# Wie weit mit Bellyboat???



## Thomas9904 (24. September 2012)

Würde mich mal interessieren, welche Strecke ihr so an einem Bellyboattag zurücklegt im Wasser.

Also nicht wie weit weg vom Ufer, sondern welche Gesamtstrecke ihr so paddelt...

Als bekennender Nichstsportler und Außenborderfan interessiert mich das deswegen, weil das ja schon teilweise herausragende körperliche Leistungen sind, wenn ich teilweise sehe, was manche Bellyboatler da an Strecke zurücklegen..

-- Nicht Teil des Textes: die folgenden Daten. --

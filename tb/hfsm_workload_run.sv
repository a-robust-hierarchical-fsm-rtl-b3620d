// hfsm_workload_run - runs one lock configuration (N layers, m input bits)
// for hfsm_workloads_tb and reports its counts.
//
// It instantiates an hfsm_lock of that size and
//   1. unlocks it for TRIALS random PUF responses with the computed key and
//      inputs, checking that each unlock takes exactly 2N clocks;
//   2. for one PUF response, flips each secret bit alone - each of the 2N
//      key bits and each of the 2N(m-2) checked input bits - and checks that
//      the lock then stays closed. The number of secret bits, N(2m-2), is
//      the exponent of the lock's brute-force security level and is
//      reported in `secret_bits`.
module hfsm_workload_run
  import hfsm_pkg::*;
  import unlock_calc_pkg::*;
#(
  parameter int unsigned N      = 1,
  parameter int unsigned M      = 3,
  parameter int unsigned TRIALS = 4
) (
  input  logic clk,
  output logic done,
  output int   checks,
  output int   failures,
  output int   secret_bits
);
  localparam logic [63:0] SECRET = DESIGN_SECRET_DEFAULT;

  logic           rst_n;
  logic [4*N-1:0] puf;
  logic [2*N-1:0] key;
  logic [M-1:0]   in_bits;
  logic           unlocked, fire;
  lock_state_t    st;
  logic [1:0]     b12;

  hfsm_lock #(.N(N), .M(M), .SECRET(SECRET)) dut (
    .clk, .rst_n, .puf_resp(puf), .key, .in_bits,
    .unlocked, .state(st), .step_fire(fire), .b12);

  // Secret of one chip: key bits, then the 2N inputs {b3..bm}.
  logic [2*N-1:0]           s_key;
  logic [2*N-1:0][M-3:0]    s_in;

  task automatic make_secret();
    layer_plan_t p;
    for (int i = 0; i < N; i++) begin
      p = plan_layer(i, puf[4*i +: 4], SECRET);
      s_key[2*i +: 2] = p.key;
      s_in[2*i]       = p.rest1[M-3:0];
      s_in[2*i+1]     = p.rest2[M-3:0];
    end
  endtask

  task automatic apply(output int cycles);
    @(negedge clk) rst_n = 1'b0;
    @(negedge clk) rst_n = 1'b1;
    key = s_key;
    cycles = 0;
    for (int s = 0; s < 2 * N; s++) begin
      in_bits = {2'($urandom), s_in[s]};
      @(negedge clk); cycles++;
    end
  endtask

  initial begin
    int cyc;
    done = 1'b0; checks = 0; failures = 0;
    rst_n = 1'b0; puf = '0; key = '0; in_bits = '0;
    secret_bits = 0;
    for (int t = 0; t < int'(TRIALS); t++) begin
      for (int w = 0; w < 4 * int'(N); w++) puf[w] = 1'($urandom);
      make_secret();
      apply(cyc);
      checks++;
      if (!(unlocked && cyc == 2 * int'(N))) begin
        failures++;
        $display("FAIL N=%0d m=%0d: unlock took %0d clocks, unlocked=%0b", N, M, cyc, unlocked);
      end
    end
    // Flip each secret bit alone.
    for (int b = 0; b < int'(2 * N); b++) begin
      s_key[b] = ~s_key[b];
      apply(cyc);
      checks++; secret_bits++;
      if (unlocked) begin
        failures++;
        $display("FAIL N=%0d m=%0d: key bit %0d not checked", N, M, b);
      end
      s_key[b] = ~s_key[b];
    end
    for (int s = 0; s < int'(2 * N); s++)
      for (int b = 0; b < int'(M) - 2; b++) begin
        s_in[s][b] = ~s_in[s][b];
        apply(cyc);
        checks++; secret_bits++;
        if (unlocked) begin
          failures++;
          $display("FAIL N=%0d m=%0d: input bit %0d of step %0d not checked", N, M, b, s);
        end
        s_in[s][b] = ~s_in[s][b];
      end
    done = 1'b1;
  end
endmodule
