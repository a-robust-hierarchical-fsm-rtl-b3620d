// hfsm_workloads_tb - the lock configurations of the evaluation: the
// transitional-input lengths m of the eight benchmark FSMs (styr 9,
// s1494 8, sand 11, planet 7, s510 19, s298 3, s1488 8, s832 18), each
// with N = 1, 5 and 10 layers.
//
// Every configuration is unlocked with computed keys in exactly 2N clocks,
// and every one of its N(2m-2) secret bits is shown to be checked by the
// lock (flipping it alone keeps the chip locked). The count of secret bits
// is compared with N times the per-layer exponent of the brute-force
// security level, 2m-2, listed for each benchmark (16, 14, 20, 12, 36, 4,
// 14, 34).
module hfsm_workloads_tb;
  localparam int NB = 8;
  localparam int NN = 3;
  localparam int unsigned MS  [NB] = '{9, 8, 11, 7, 19, 3, 8, 18};
  localparam int unsigned EXP [NB] = '{16, 14, 20, 12, 36, 4, 14, 34};
  localparam int unsigned NS  [NN] = '{1, 5, 10};

  logic clk = 1'b0;
  always #5 clk = ~clk;

  int checks = 0, failures = 0;
  logic [NB*NN-1:0] done;
  int c_v [NB*NN], f_v [NB*NN], s_v [NB*NN];

  for (genvar b = 0; b < NB; b++) begin : g_bench
    for (genvar n = 0; n < NN; n++) begin : g_n
      hfsm_workload_run #(.N(NS[n]), .M(MS[b]), .TRIALS(4)) u_run (
        .clk, .done(done[b*NN+n]), .checks(c_v[b*NN+n]),
        .failures(f_v[b*NN+n]), .secret_bits(s_v[b*NN+n]));
    end
  end

  initial begin : watchdog
    repeat (200000) @(posedge clk);
    $display("TB_RESULT checks=%0d failures=%0d (watchdog)", checks, failures + 1);
    $finish;
  end

  initial begin
    wait (&done);
    for (int b = 0; b < NB; b++)
      for (int n = 0; n < NN; n++) begin
        int k;
        k = b * NN + n;
        checks   += c_v[k] + 1;
        failures += f_v[k];
        if (s_v[k] != int'(NS[n] * EXP[b])) begin
          failures++;
          $display("FAIL m=%0d N=%0d: %0d secret bits, expected %0d",
                   MS[b], NS[n], s_v[k], NS[n] * EXP[b]);
        end
        $display("m=%0d N=%0d: security level 2^%0d", MS[b], NS[n], s_v[k]);
      end
    $display("TB_RESULT checks=%0d failures=%0d", checks, failures);
    $finish;
  end
endmodule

Dass man da dann noch Luft zum Angeln hat.................................


----------



## Sterni01 (24. September 2012)

*AW: Wie weit mit Bellyboat???*

Moin Thomas, da frag mal den Kartmeister. Er hat einige seiner Touren auf der Ostsee per Satelit aufgezeichnet.
Ist schon erstaunlich, wie weit er da unterwegs war, obwohl er ja kein ,,Leistungssportler,, ist und auch schon im Klub der Ü-50 ! 
Ps: und so lange im Belly noch Luft ist, hat man zum Atmen also noch Reserven....:g


----------



## Thomas9904 (24. September 2012)

*AW: Wie weit mit Bellyboat???*

Und was heisst das in Meter/km/sm???
War der dann schon halb in Amerika?
;-)))))

Und noch bin ich u50....................


----------



## FranzJosef (24. September 2012)

*AW: Wie weit mit Bellyboat???*

Na, ick bin ja mal jespannt, watt da fuer Antworten kommen... 
Ick wette, heute mittag sind schon die ersten Antworten dabei, á la "An 'nem normalen 8h-Angeltag paddele ich 45km mit meinem BB..." #y


----------



## vermesser (24. September 2012)

*AW: Wie weit mit Bellyboat???*

Wenn ich mir das manchmal so angucke...zählt die Strecke, die der Küstenstrom den Benutzer mitzieht, auch |supergri ? Wie ist es mit Winddrift?


----------



## Sterni01 (24. September 2012)

*AW: Wie weit mit Bellyboat???*



FranzJosef schrieb:


> Na, ick bin ja mal jespannt, watt da fuer Antworten kommen...
> Ick wette, heute mittag sind schon die ersten Antworten dabei, á la "An 'nem normalen 8h-Angeltag paddele ich 45km mit meinem BB..." #y


 
Ist Fluß-abwärts doch gut zu schaffen !


----------



## Thomas9904 (24. September 2012)

*AW: Wie weit mit Bellyboat???*



> zählt die Strecke, die der Küstenstrom den Benutzer mitzieht, auch  ? Wie ist es mit Winddrift


Eigentlich schon, oder?
Man muss dann ja wieder gegen Wind und Strom zurück zum Startplatz oder kürzeste Strecke anlanden und dann laufen mitm ganzen Gerödel..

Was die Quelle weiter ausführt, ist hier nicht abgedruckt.